AI Chat Instructions & Examples
Once set up, you can instruct GitHub Copilot to use the new tools. You can always ask "What tools can you use?" to get a fresh list of available actions.
1. Estimate Server Capacity
Before starting, see what your system can handle.
Your Prompt: "Estimate how many BitNet servers I can run."
2. Manage llama-server Instances
You're able to launch one/many llama-server processes, however cnv/instruction mode is currently unsupported.

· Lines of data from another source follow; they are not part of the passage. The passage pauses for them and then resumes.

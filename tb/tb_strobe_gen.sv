// Test of the strobe counter: with occasional random sync pulses the
// strobe must come exactly 4 cycles after each sync and every 8 cycles
// after that; the count is compared with an independent model.
`timescale 1ns/1ps
module tb_strobe_gen;
  logic clk = 0, rst_n = 0, sync = 0, strobe;
  logic [2:0] cnt;
  int checks = 0, failures = 0;
  int since_sync, model;

  strobe_gen dut (.*);
  always #5 clk = ~clk;

  initial begin
    #12 rst_n = 1;
    model = 1;   // one edge since reset release
    since_sync = -1;
    repeat (2000) begin
      @(negedge clk);
      sync = ($urandom % 23) == 0;
      if (sync) model = 0;
      #1;
      checks++;
      if (cnt != 3'(model) || strobe != (model == 4)) begin
        failures++;
        $display("FAIL cnt=%0d strobe=%b model=%0d", cnt, strobe, model);
      end
      if (sync) since_sync = 0;
      else if (since_sync >= 0) since_sync++;
      if (since_sync >= 0) begin
        checks++;
        if (strobe != (since_sync % 8 == 4)) failures++;
      end
      model = (model + 1) % 8;
    end
    $display("TB_RESULT checks=%0d failures=%0d", checks, failures);
    $finish;
  end

  initial begin
    #100000;
    $display("TB_RESULT checks=%0d failures=%0d", checks, failures + 1);
    $finish;
  end
endmodule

Start a single server: "Initialize a BitNet server, with 1 thread each, and a system prompt of you're a helpful assistant."
Start multiple servers: "Initialize a batch of two BitNet servers. The first on port 9001 with 2 threads and the second on port 9002 with 2 threads, with system prompts of you're a helpful assistant."
Check status: "What is the status of the server on port 9001?"
Shut down a server: "Shut down the server on port 9002."
3. Manage Persistent llama-cli Sessions
You're able to launch one/many llama-cli processes which fully support cnv/instruction mode by default!
Start a session: "Start a persistent llama-cli session with the alias 'research-chat' using the default model, with 1 thread each, and a system prompt of you're a helpful assistant."
Start many sessions: "Start 5 llama-cli sessions, with 1 thread each, and a system prompt of you're a helpful assistant."
Check status: "What is the status of the llama-cli session 'research-chat'?"
Shut down a session: "Stop the llama-cli session named 'research-chat'."
4. Chat with Models
You can talk to servers or conversational CLI sessions.
Chat with a server: "Using the server on port 9000, tell me about the BitNet architecture."
Multi-chat with servers: "Ask both the server on port 9000 and the server on port 9001 to explain the concept of perplexity. Compare their answers."
Chat with a CLI session: "Using the llama-cli session 'research-chat', what is the capial of France?"
5. Run Utilities
Analyze model performance directly from the chat.
Run a benchmark: "Run a benchmark on the default BitNet model with 128 tokens and 4 threads."
Calculate perplexity: "Calculate the perplexity of the text 'The quick brown fox jumps over the lazy dog' using the default model and a context size of 10."